- Saved data entries -
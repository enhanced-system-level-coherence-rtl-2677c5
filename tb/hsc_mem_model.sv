// hsc_mem_model: behavioural main memory for the directory testbenches
// (not synthesizable). Accepts requests with valid/ready (ready drops at
// random), applies writes on acceptance and returns read data in request
// order LATENCY cycles after acceptance. Unwritten lines read as init_line(a),
// a fixed function of the address that testbenches use as their reference.
// Counts the reads and writes it serves.
module hsc_mem_model
  import hsc_pkg::*;
#(
  parameter int unsigned LATENCY = 30
) (
  input  logic     clk,
  input  logic     rst_n,
  input  logic     req_valid,
  output logic     req_ready,
  input  mem_req_t req,
  output logic     rsp_valid,
  output line_t    rsp_data
);

  line_t mem [laddr_t];
  line_t rq_data [$];
  longint rq_time [$];
  longint now = 0;
  int reads = 0, writes = 0;

  function automatic line_t init_line(input laddr_t a);
    line_t l;
    for (int i = 0; i < WORDS; i++) l[32*i +: 32] = a[31:0] * 32'h9E37_79B1 + 32'(i);
    return l;
  endfunction

  function automatic line_t peek(input laddr_t a);
    return mem.exists(a) ? mem[a] : init_line(a);
  endfunction

  always @(posedge clk or negedge rst_n) begin
    if (!rst_n) begin
      req_ready <= 1'b0;
      rsp_valid <= 1'b0;
      rsp_data  <= '0;
    end else begin
      now = now + 1;
      if (req_valid && req_ready) begin
        if (req.we) begin
          mem[req.addr] = req.data;
          writes++;
        end else begin
          rq_data.push_back(peek(req.addr));
          rq_time.push_back(now + longint'(LATENCY));
          reads++;
        end
      end
      req_ready <= ($urandom % 4) != 0;
      rsp_valid <= 1'b0;
      if (rq_time.size() > 0 && rq_time[0] <= now) begin
        rsp_valid <= 1'b1;
        rsp_data  <= rq_data.pop_front();
        void'(rq_time.pop_front());
      end
    end
  end

endmodule
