A microinstruction is split into a 14-bit **TCF** (bits 31..18) and an
18-bit **ACF** (bits 17..0). Each half drives its own machine, so one word
can compute and move data at the same time:

| machine | driven by | does |
|---|---|---|
| T-machine (`emmy_tmachine`) | TCF | logical, arithmetic, shift/rotate, extended-arithmetic steps, field insert/extract; registers only |
| A-machine (`emmy_amachine`) | ACF | register ↔ microstore moves, load immediate, indirect microstore and host bus access, pointer arithmetic with loop test |
| I-machine (`emmy_imachine`) | either half | sequencing: conditional execution, branch, loop, jump |
| host bus machine (`emmy_hbus_machine`) | A-machine, other bus units | overlapped bus accesses for the CPU, slave accesses to the CPU, interrupts |

The halves can be used in several ways:
- **The TCF as a condition.** TCF class 6 is a condition test instead of a
  T operation. Its 8-bit MASK selects condition or indicator bits. Its
  3-bit SPEC chooses three things: "any" or "all" masked bits set, true or
  inverted sense, and condition codes or indicator codes. If the test fails,
  the ACF is skipped. This is how a conditional jump, memory access or bus
  operation is written.
- **The ACF as an operand.** When a T operation sets its I bit, the ACF is
  no instruction at all. It becomes an 18-bit sign-extended immediate
  operand.
- **The ACF as a mask.** Insert and extract always use the ACF as their
  mask descriptor. ACF[9:5] gives the lowest bit and ACF[4:0] gives the
  width minus one.

### TCF formats (`emmy_pkg`)

```
ALU classes 0-3 : cls[13:11] imm[10] opc[9:6] op2[5:3] op1[2:0]
extract/insert  : cls[13:11] pos[10:6]        op2[5:3] op1[2:0]   (cls 4 / 5)
conditional     : cls[13:11] mask[10:3] spec[2:0]                  (cls 6)
no T operation  : cls = 7
```
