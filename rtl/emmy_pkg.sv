// emmy_pkg: shared types and constants of the EMMY host machine and its host bus.
//
// EMMY uses one 32-bit word both as data word and as microinstruction. A
// microinstruction is split into a 14-bit T control field (TCF, bits 31..18)
// and an 18-bit A control field (ACF, bits 17..0). Either half may instead
// carry I-machine (sequencing) control, and the ACF may be immediate data for
// the T-machine. Register 0 holds the machine state word: condition codes,
// indicator codes, state bits and the 12-bit micro address register.
//
// Field widths of 14/18 bits, the 8/8/4/12 split of the state word, the
// eight registers, the 4096-word microstore and the 8-bit command / 8-bit
// unit / 16-bit internal address split of the host bus address follow the
// report. Opcode values, the bit order inside each half, the order of the
// fields in the state word, the meaning of each condition-code bit and the
// encoding of the bus command byte are this design's own choices.
package emmy_pkg;

  localparam int unsigned WORD_W = 32;
  localparam int unsigned MS_AW  = 12;   // 4096 microstore words
  localparam int unsigned NREGS  = 8;

  typedef logic [WORD_W-1:0] word_t;
  typedef logic [2:0]        reg_idx_t;
  typedef logic [MS_AW-1:0]  maddr_t;

  // ---------------------------------------------------------------- state word
  typedef struct packed {
    logic [7:0]  cc;     // condition codes, set by processor operations
    logic [7:0]  ind;    // indicator codes, set only by the microprogram
    logic [3:0]  state;  // state bits
    maddr_t      mar;    // micro address register: next fetch address
  } state_word_t;

  localparam int ST_RUN = 0;  // 1: running, 0: halted
  localparam int ST_IE  = 1;  // 1: external interrupts are taken

  localparam int CC_Z    = 0;  // result zero
  localparam int CC_N    = 1;  // result negative
  localparam int CC_C    = 2;  // carry out
  localparam int CC_V    = 3;  // two's complement overflow
  localparam int CC_LSB  = 4;  // result bit 0
  localparam int CC_LINK = 5;  // last bit shifted out
  localparam int CC_BUSY = 6;  // a CPU host bus access is outstanding
  localparam int CC_BERR = 7;  // last CPU host bus access timed out

  // ---------------------------------------------------------------- T control field
  typedef enum logic [2:0] {
    TC_LOGIC   = 3'd0,
    TC_ARITH   = 3'd1,
    TC_SHIFT   = 3'd2,
    TC_EXT     = 3'd3,
    TC_EXTRACT = 3'd4,
    TC_INSERT  = 3'd5,
    TC_COND    = 3'd6,   // TCF used as I-machine conditional
    TC_NOP     = 3'd7    // TCF unused
  } tclass_e;

  typedef struct packed {
    tclass_e    cls;
    logic       imm;     // 1: second operand is the sign-extended ACF
    logic [3:0] opc;
    reg_idx_t   op2;     // operand source
    reg_idx_t   op1;     // operand source and sink
  } tcf_alu_t;

  typedef struct packed {
    tclass_e    cls;
    logic [4:0] pos;     // rotate amount for field selection
    reg_idx_t   op2;
    reg_idx_t   op1;
  } tcf_field_t;

  typedef struct packed {
    tclass_e    cls;
    logic [7:0] mask;
    logic [2:0] spec;
  } tcf_cond_t;

  // Arithmetic opcodes
  localparam logic [3:0] AR_ADD  = 4'd0;  // a + b
  localparam logic [3:0] AR_ADDC = 4'd1;  // a + b + C
  localparam logic [3:0] AR_SUB  = 4'd2;  // a - b
  localparam logic [3:0] AR_SUBC = 4'd3;  // a - b - !C
  localparam logic [3:0] AR_RSUB = 4'd4;  // b - a
  localparam logic [3:0] AR_NEG  = 4'd5;  // -b
  localparam logic [3:0] AR_CMP  = 4'd6;  // a - b, codes only
  localparam logic [3:0] AR_MOV  = 4'd7;  // b, codes set

  // Shift / rotate opcodes (amount = b[4:0], one bit per clock)
  localparam logic [3:0] SH_SLL = 4'd0;
  localparam logic [3:0] SH_SRL = 4'd1;
  localparam logic [3:0] SH_SRA = 4'd2;
  localparam logic [3:0] SH_ROL = 4'd3;
  localparam logic [3:0] SH_ROR = 4'd4;

  // Extended arithmetic steps, on the even/odd register pair (op1&~1, op1|1)
  localparam logic [3:0] EX_MULS = 4'd0;  // one multiply step
  localparam logic [3:0] EX_DIVS = 4'd1;  // one restoring divide step
  localparam logic [3:0] EX_DECB = 4'd2;  // one decimal-to-binary step

  // ---------------------------------------------------------------- A control field
  typedef enum logic [2:0] {
    AC_LOADR  = 3'd0,   // R[op1] <- M[adr]
    AC_STORER = 3'd1,   // M[adr] <- R[op1]
    AC_LOADI  = 3'd2,   // R[op1] <- sext(adr)
    AC_INDIR  = 3'd3,   // indirect microstore / host bus access
    AC_PTR    = 3'd4,   // pointer arithmetic, optional loop test
    AC_BRANCH = 3'd5,   // I-machine branch
    AC_NOP    = 3'd6,   // ACF unused
    AC_JUMP   = 3'd7    // I-machine jump (and link)
  } aclass_e;

  typedef struct packed {
    aclass_e    cls;
    reg_idx_t   op1;
    maddr_t     adr;
  } acf_direct_t;

  typedef struct packed {
    aclass_e    cls;
    reg_idx_t   op1;
    reg_idx_t   op2;
    logic [2:0] sub;
    logic [5:0] value;
  } acf_reg_t;

  typedef struct packed {
    aclass_e    cls;
    logic [7:0] mask;
    logic [2:0] spec;
    logic [3:0] value;
  } acf_branch_t;

  // Indirect sub-codes
  localparam logic [2:0] IS_MSRD  = 3'd0;  // R[op1] <- M[R[op2]+value]
  localparam logic [2:0] IS_MSWR  = 3'd1;  // M[R[op2]+value] <- R[op1]
  localparam logic [2:0] IS_BUSRD = 3'd2;  // R[op1] <- bus[R[op2]+value] (overlapped)
  localparam logic [2:0] IS_BUSWR = 3'd3;  // bus[R[op2]+value] <- R[op1] (overlapped)
  localparam logic [2:0] IS_WAIT  = 3'd4;  // wait until the bus access completes

  // Condition specification bits (conditional, branch)
  localparam int SP_ALL = 0;  // 0: any masked bit set, 1: all masked bits set
  localparam int SP_INV = 1;  // invert the sense of the test
  localparam int SP_IND = 2;  // 0: test condition codes, 1: indicator codes

  // ---------------------------------------------------------------- host bus
  typedef enum logic [1:0] {
    BOP_READ  = 2'd0,
    BOP_WRITE = 2'd1,
    BOP_INTR  = 2'd2,   // interrupt: internal address = microstore location
    BOP_NONE  = 2'd3
  } bus_op_e;

  typedef struct packed {
    logic       rsvd;
    logic       shaped;  // main memory: address counts elements of `size` bytes
    logic       left;    // main memory: left-justify the field in the word
    logic       sext;    // main memory: sign-extend a right-justified read
    logic [1:0] size;    // main memory: bytes - 1
    bus_op_e    op;
  } bus_cmd_t;

  typedef struct packed {
    bus_cmd_t    cmd;
    logic [7:0]  unit;
    logic [15:0] addr;
  } bus_addr_t;

  typedef struct packed {
    logic      msyn;     // master sync: address/command/data valid
    bus_addr_t a;
    word_t     wdata;
  } hbus_req_t;

  typedef struct packed {
    logic  ssyn;         // slave sync: access done, rdata valid
    word_t rdata;
  } hbus_rsp_t;

  localparam logic [7:0] UNIT_CPU = 8'h01;
  localparam logic [7:0] UNIT_MEM = 8'h02;
  localparam logic [7:0] UNIT_BAC = 8'h03;

  // In the CPU's slave space, internal address bit 12 selects the registers.
  localparam int CPU_REG_SEL = 12;

  // Condition test shared by the TCF conditional and the ACF branch.
  function automatic logic cond_test(input logic [7:0] mask, input logic [2:0] spec,
                                     input logic [7:0] cc, input logic [7:0] ind);
    logic [7:0] sel;
    logic       r;
    sel = (spec[SP_IND] ? ind : cc) & mask;
    r   = spec[SP_ALL] ? (sel == mask) : (sel != 8'd0);
    return r ^ spec[SP_INV];
  endfunction

endpackage
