// emmy_amachine: decoder and address arithmetic of EMMY's A-machine.
//
// The A-machine moves data between the registers, the microstore and the
// host bus, loads immediates and does pointer arithmetic. This block turns
// one 18-bit A control field plus the two register operands it names into
// the actions the CPU sequencer then carries out:
//   LOADR / STORER  register <-> microstore word at the 12-bit ADR
//   LOADI           register <- ADR sign-extended
//   INDIR           microstore or host bus access at R[op2] + VALUE;
//                   bus accesses are handed to the host bus machine and
//                   complete on their own while microprogram execution
//                   continues; sub-code WAIT stalls until they are done
//   PTR             R[op1] <- R[op2] + VALUE (sub-code 0), or a loop step
//                   R[op1] <- R[op2] - 1 with a test of the result
//                   (sub-codes 1..7: != 0, = 0, < 0, >= 0, > 0, <= 0, always)
//                   whose outcome `loop_taken` lets the I-machine branch
//   JUMP            R[op1] <- return address (when op1 != 0)
// BRANCH and JUMP's address change are the I-machine's; NOP does nothing.
// Purely combinational; all outputs are qualified by `active`.
//
// The four instruction kinds, the CLASS/OP1/ADR and CLASS/OP1/OP2/SUB-CODE/
// VALUE field names and the overlapped bus access follow the report. Field
// widths inside the ACF, class and sub-code values, the loop step of -1 and
// the list of loop tests are this design's own.
module emmy_amachine
  import emmy_pkg::*;
(
  input  logic        active,      // ACF holds an A instruction to execute
  input  logic [17:0] acf,
  input  word_t       ra,          // R[op1]
  input  word_t       rb,          // R[op2]
  input  maddr_t      mar,         // micro address after the fetch increment
  output reg_idx_t    op1,
  output reg_idx_t    op2,
  // microstore access
  output logic        ms_req,
  output logic        ms_we,
  output maddr_t      ms_addr,
  output word_t       ms_wdata,
  output logic        ms_to_reg,   // read data goes to R[op1]
  // direct register write
  output logic        reg_we,
  output word_t       reg_wdata,
  // host bus access
  output logic        bus_req,
  output logic        bus_write,
  output bus_addr_t   bus_addr,
  output word_t       bus_wdata,
  output logic        bus_wait,
  // loop test
  output logic        loop_taken
);
  acf_direct_t d;
  acf_reg_t    r;
  assign d   = acf_direct_t'(acf);
  assign r   = acf_reg_t'(acf);
  assign op1 = r.op1;
  assign op2 = r.op2;

  word_t val_sx, ind_addr, dec;
  assign val_sx   = word_t'(signed'(r.value));
  assign ind_addr = rb + val_sx;
  assign dec      = rb - 32'd1;

  always_comb begin
    ms_req     = 1'b0;
    ms_we      = 1'b0;
    ms_addr    = d.adr;
    ms_wdata   = ra;
    ms_to_reg  = 1'b0;
    reg_we     = 1'b0;
    reg_wdata  = '0;
    bus_req    = 1'b0;
    bus_write  = 1'b0;
    bus_addr   = bus_addr_t'(ind_addr);
    bus_wdata  = ra;
    bus_wait   = 1'b0;
    loop_taken = 1'b0;

    if (active) begin
      unique case (d.cls)
        AC_LOADR:  begin ms_req = 1'b1; ms_to_reg = 1'b1; end
        AC_STORER: begin ms_req = 1'b1; ms_we = 1'b1; end
        AC_LOADI:  begin reg_we = 1'b1; reg_wdata = word_t'(signed'(d.adr)); end
        AC_INDIR: begin
          ms_addr = ind_addr[MS_AW-1:0];
          unique case (r.sub)
            IS_MSRD:  begin ms_req = 1'b1; ms_to_reg = 1'b1; end
            IS_MSWR:  begin ms_req = 1'b1; ms_we = 1'b1; end
            IS_BUSRD: begin bus_req = 1'b1; end
            IS_BUSWR: begin bus_req = 1'b1; bus_write = 1'b1; end
            IS_WAIT:  begin bus_wait = 1'b1; end
            default:  ;
          endcase
          bus_addr.cmd.op = bus_write ? BOP_WRITE : BOP_READ;
        end
        AC_PTR: begin
          reg_we = 1'b1;
          if (r.sub == 3'd0) begin
            reg_wdata = ind_addr;
          end else begin
            reg_wdata = dec;
            unique case (r.sub)
              3'd1:    loop_taken = (dec != '0);
              3'd2:    loop_taken = (dec == '0);
              3'd3:    loop_taken = dec[31];
              3'd4:    loop_taken = !dec[31];
              3'd5:    loop_taken = !dec[31] && (dec != '0);
              3'd6:    loop_taken = dec[31] || (dec == '0);
              default: loop_taken = 1'b1;
            endcase
          end
        end
        AC_JUMP: begin
          reg_we    = (d.op1 != 3'd0);
          reg_wdata = {20'd0, mar};
        end
        default: ;  // AC_BRANCH, AC_NOP
      endcase
    end
  end
endmodule
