// tb_emmy_amachine: random A control fields and register values against a
// reference decode written here: microstore moves, load immediate, indirect
// microstore and bus accesses, pointer arithmetic and every loop test.
module tb_emmy_amachine;
  import emmy_pkg::*;
  logic active;
  logic [17:0] acf;
  word_t ra, rb;
  maddr_t mar;
  reg_idx_t op1, op2;
  logic ms_req, ms_we, ms_to_reg, reg_we, bus_req, bus_write, bus_wait, loop_taken;
  maddr_t ms_addr;
  word_t ms_wdata, reg_wdata, bus_wdata;
  bus_addr_t bus_addr;
  int checks = 0, failures = 0;

  emmy_amachine dut (.*);

  task automatic check(input bit c, input string what);
    checks++;
    if (!c) begin failures++; $display("FAIL: %s acf=%h", what, acf); end
  endtask

  initial begin
    for (int n = 0; n < 4000; n++) begin
      int cls, sub;
      word_t val, ia, dec;
      bit lt;
      active = (n % 10 != 0);
      acf = 18'($urandom);
      ra = $urandom; rb = (n % 3 == 0) ? 32'($urandom_range(0, 3)) - 32'd1 : $urandom;
      mar = 12'($urandom);
      #1;
      cls = int'(acf[17:15]); sub = int'(acf[8:6]);
      val = 32'(signed'(acf[5:0]));
      ia  = rb + val;
      dec = rb - 1;
      check(op1 == acf[14:12] && op2 == acf[11:9], "operand fields");
      if (!active) begin
        check(!ms_req && !reg_we && !bus_req && !bus_wait && !loop_taken, "inactive");
        continue;
      end
      case (cls)
        0: check(ms_req && !ms_we && ms_to_reg && ms_addr == acf[11:0] && !reg_we && !bus_req, "loadr");
        1: check(ms_req && ms_we && ms_addr == acf[11:0] && ms_wdata == ra && !reg_we, "storer");
        2: check(!ms_req && reg_we && reg_wdata == 32'(signed'(acf[11:0])), "loadi");
        3: begin
          case (sub)
            0: check(ms_req && !ms_we && ms_to_reg && ms_addr == ia[11:0], "ms read ind");
            1: check(ms_req && ms_we && ms_addr == ia[11:0] && ms_wdata == ra, "ms write ind");
            2: check(bus_req && !bus_write && bus_addr.unit == ia[23:16] && bus_addr.addr == ia[15:0]
                     && bus_addr.cmd.op == BOP_READ && bus_addr.cmd.size == ia[27:26], "bus read");
            3: check(bus_req && bus_write && bus_wdata == ra && bus_addr.cmd.op == BOP_WRITE
                     && bus_addr.addr == ia[15:0], "bus write");
            4: check(bus_wait && !bus_req && !ms_req, "bus wait");
            default: check(!bus_req && !ms_req && !bus_wait, "reserved sub");
          endcase
        end
        4: begin
          if (sub == 0) begin
            check(reg_we && reg_wdata == ia && !loop_taken, "ptr add");
          end else begin
            case (sub)
              1: lt = dec != 0;
              2: lt = dec == 0;
              3: lt = $signed(dec) < 0;
              4: lt = $signed(dec) >= 0;
              5: lt = $signed(dec) > 0;
              6: lt = $signed(dec) <= 0;
              default: lt = 1;
            endcase
            check(reg_we && reg_wdata == dec && loop_taken == lt, $sformatf("loop sub %0d", sub));
          end
        end
        7: check(reg_we == (acf[14:12] != 0) && reg_wdata == {20'd0, mar}, "jump link");
        default: check(!ms_req && !reg_we && !bus_req && !bus_wait, "branch/nop");
      endcase
    end
    $display("TB_RESULT checks=%0d failures=%0d", checks, failures);
    $finish;
  end
  initial begin
    #1000000;
    failures++;
    $display("TB_RESULT checks=%0d failures=%0d", checks, failures);
    $finish;
  end
endmodule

- Task details -
Your answer should be the lines above, from the line containing "bus_addr.cmd.op == BOP_READ" up to and including the line containing "7: check(reg_we == (acf[14:12]", reproduced exactly and with nothing else.

- Completed task -
                     && bus_addr.cmd.op == BOP_READ && bus_addr.cmd.size == ia[27:26], "bus read");
            3: check(bus_req && bus_write && bus_wdata == ra && bus_addr.cmd.op == BOP_WRITE
                     && bus_addr.addr == ia[15:0], "bus write");
            4: check(bus_wait && !bus_req && !ms_req, "bus wait");
            default: check(!bus_req && !ms_req && !bus_wait, "reserved sub");
          endcase
        end
        4: begin
          if (sub == 0) begin
            check(reg_we && reg_wdata == ia && !loop_taken, "ptr add");
          end else begin
            case (sub)
              1: lt = dec != 0;
              2: lt = dec == 0;
              3: lt = $signed(dec) < 0;
              4: lt = $signed(dec) >= 0;
              5: lt = $signed(dec) > 0;
              6: lt = $signed(dec) <= 0;
              default: lt = 1;
            endcase
            check(reg_we && reg_wdata == dec && loop_taken == lt, $sformatf("loop sub %0d", sub));
          end
        end
        7: check(reg_we == (acf[14:12] != 0) && reg_wdata == {20'd0, mar}, "jump link");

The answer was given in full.